Shmoody: I just got the menus from chef JoJo and I’m working on the playlist for the takeout series now, and I really want to make sure there’s a distinguishable trait about each playlist, audibly. Not just one kind of genre.

Jacobson: I think of these takeout meals as our gift to people to say, “Remember what it feels like to eat in a restaurant that cares about you, you know?” By that, I mean that there’s no detail that’s been left to chance. That’s what I love about hospitality. Before service, we’re literally adjusting things by a fraction of an inch on tables, minutes before people walk in the door. I miss giving people all the ingredients to feel good. 

Shmoody, do you want to talk about the video you’ve made that comes with each meal?

Shmoody: It’s a love letter to working at restaurants, especially as a creative. 

Jacobson: So many creatives work in restaurants or in hospitality. It’s something that anybody who’s ever worked in a restaurant can really relate to.

Shmoody: I don’t want to say too much, but I really feel like you’re really gonna enjoy it. You’re gonna laugh a bit. You’re definitely gonna cry, but it’s gonna be like a happy cry.
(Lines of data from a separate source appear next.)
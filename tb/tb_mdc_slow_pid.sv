// Closed-loop testbench of the duty ratio corrector with a slow PID
// compensator, at the default sizes (13-bit DPWM, 500 kHz, 4.096 GHz clock).
//
// With a slow compensator the duty ratio captured before a light-to-heavy
// step is the one of the light load, which is smaller than the heavy-load
// value because of the conduction losses; the reconstruction then leaves a
// larger residual error. The duty ratio corrector learns the pair (D_old,
// D_new) and, on the next identical step, replaces the captured value. The
// test applies a 5->30 A step with the suppression logic and the corrector
// disabled, then teaches the corrector the same step and repeats it. It checks
// that the output returns to regulation after every step, that the corrector
// wrote its table and its value was used, and that the deviation of the
// corrected step is smaller than that of the uncorrected one.
// Own choices: a 5->30 A step instead of 0 A to 90 % load (the model needs a
// small load to stay in continuous conduction); the slow PID keeps Kp=5 and
// Kd=40 and cuts Ki from 2 to 1/2, so that the integrator, which supplies
// D_old, lags the load; thresholds of +-12 error LSB, 0.5 mOhm ESR, 400
// switching periods per step, an output within 25 mV of 1.8 V at the end of
// each step. About 5.5 ms of converter time are simulated (roughly 15 s of
// simulator run time); +trace prints one line per switching period.
module tb_mdc_slow_pid;
  timeunit 1ns; timeprecision 1ps;
  import mdc_pkg::*;

  localparam int  T    = 1 << DPWM_BITS;
  localparam real VREF = 1.8;

  logic clk = 1'b0;
  logic rst_n = 1'b0;
  always #0.122 clk = ~clk;

  logic supp_en = 1'b0, corr_en = 1'b0;
  logic signed [ERR_BITS-1:0] e_lohi = 7'sd12, e_hilo = -7'sd12;
  logic [1:0] c;
  mdc_state_e state;
  logic tr_mode, valley_point, peak_point, dpwm_restart, corr_wr, e_zero;
  logic signed [ERR_BITS-1:0] e_n;
  logic [DPWM_BITS-1:0] d_n, d_est;
  logic [ERR_BITS-1:0] thr;

  real  i_load = 0.0, vout, i_l1, i_l2;
  real  vref_now = 0.0;
  logic plant_init = 1'b1;
  logic det_lohi, det_hilo, det_valley;
  int   vout_uv;
  assign vout_uv = int'(vout * 1.0e6);

  mdc_top #(.KP(320), .KI(32), .KD(2560)) dut (
    .clk, .rst_n, .vout_uv, .vref_uv(int'(vref_now * 1.0e6)),
    .supp_en, .dual_en(1'b0), .two_phase(1'b0), .corr_en, .e_lohi, .e_hilo,
    .ext_det_en(1'b0), .ext_lohi(det_lohi), .ext_hilo(det_hilo), .ext_valley(det_valley),
    .c, .state, .tr_mode, .e_n, .d_n, .d_est, .valley_point, .peak_point,
    .dpwm_restart, .corr_wr, .e_zero, .thr
  );

  buck_plant_model plant (
    .clk, .c, .two_phase(1'b0), .i_load_a(i_load), .esr_ohm(0.5e-3), .v_init(0.0),
    .init(plant_init), .vout, .i_l1, .i_l2, .det_lohi, .det_hilo, .det_valley
  );

  int checks = 0, failures = 0;

  task automatic check(input bit ok, input string what);
    checks++;
    if (!ok) begin
      failures++;
      $display("FAIL: %s (t=%0t)", what, $time);
    end
  endtask

  int  n_corr_wr = 0, n_corr_applied = 0, n_lh2 = 0;
  real maxdev = 0.0;
  mdc_state_e prev_state = ST_S1;
  bit  trace = 1'b0;
  initial trace = $test$plusargs("trace");

  always @(posedge clk) if (rst_n) begin
    real dev;
    dev = (vout > vref_now) ? vout - vref_now : vref_now - vout;
    if (dev > maxdev) maxdev = dev;
    if (corr_wr) n_corr_wr++;
    if (trace && dut.u_dpwm.period_start)
      $display("trace t=%0t vout=%7.4f il=%6.2f e=%0d d=%0d st=%s", $time, vout, i_l1, e_n, d_n, state.name());
    if (state != prev_state) begin
      if (trace)
        $display("state t=%0t %s->%s vout=%7.4f e=%0d d=%0d d_est=%0d", $time,
                 prev_state.name(), state.name(), vout, e_n, d_n, d_est);
      if (state == ST_LH2) begin
        n_lh2++;
        if (corr_en && d_est != d_n) n_corr_applied++;
      end
      prev_state <= state;
    end
  end

  task automatic run_periods(input int n);
    repeat (n * T) @(posedge clk);
  endtask

  task automatic step(input real new_load, input int periods, input string name,
                      output real dev);
    maxdev = 0.0;
    i_load = new_load;
    run_periods(periods);
    dev = maxdev;
    $display("%-24s load %5.1f A: max deviation %6.1f mV, vout %7.4f V, d=%0d state=%s",
             name, new_load, dev * 1.0e3, vout, d_n, state.name());
    check((vout > VREF - 0.025) && (vout < VREF + 0.025), {name, ": output regulated"});
    check(!tr_mode, {name, ": back in steady state"});
  endtask

  real dev_nc, dev_c, dev;

  initial begin
    repeat (4) @(posedge clk);
    rst_n = 1'b1;
    @(posedge clk);
    plant_init = 1'b0;
    for (int k = 1; k <= 150 * T / 64; k++) begin
      vref_now = VREF * k / (150.0 * T / 64);
      repeat (64) @(posedge clk);
    end
    i_load = 5.0;
    run_periods(300);
    check((vout > VREF - 0.02) && (vout < VREF + 0.02), "start-up regulated");

    supp_en = 1'b1;
    step(30.0, 400, "uncorrected, 5->30 A", dev_nc);
    step(5.0, 400, "uncorrected, 30->5 A", dev);
    corr_en = 1'b1;
    step(30.0, 400, "learning, 5->30 A", dev);
    step(5.0, 400, "learning, 30->5 A", dev);
    check(n_corr_wr > 0, "corrector table written");
    step(30.0, 400, "corrected, 5->30 A", dev_c);
    step(5.0, 400, "corrected, 30->5 A", dev);
    check(n_corr_applied > 0, "corrected duty ratio used");
    check(dev_c < dev_nc, "correction reduces the deviation");
    $display("TB_RESULT checks=%0d failures=%0d", checks, failures);
    $finish;
  end

  initial begin
    repeat (3200 * T) @(posedge clk);
    failures++;
    $display("FAIL: watchdog");
    $display("TB_RESULT checks=%0d failures=%0d", checks, failures);
    $finish;
  end

endmodule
Jacobson: I’m easily prone to tears.

Shmoody: It’s a love letter to restaurants but also, specifically, a love letter to my time at Thamee. I’ve been working in restaurants since I was 14, when I was a BJ’s cart boy and hot dog guy. And then I worked at Houlihan’s, and a bunch of different restaurants in New York.

At a lot of restaurants, the only thing you really have control over are your pants and your shoes. And in terms of making suggestions about music, forget about it. And even if you were around all these people every night, it wasn’t necessarily a community. 

So coming home to D.C., and being at a place like Thamee where everyone eats there and everyone’s enjoying the music, and even having some of the artists from the playlist dine there, it was something I’ll never forget.

Jacobson: It’s been a struggle for us this year, but I just hope the community comes together to get excited about these kinds of collaborations because all of us small, independent restaurants, we’re just trying not to let the melody get in the way of the groove. The groove is the groove, regardless of whether we serve it to you in a brown paper bag, or at your table on plates that we wash for you later. It’s the same groove. 

That’s really the message we want to get across: We’re still here. We’re gonna keep fighting, and we hope to see the other side of it so that one day, we can be a full-service restaurant for our community again.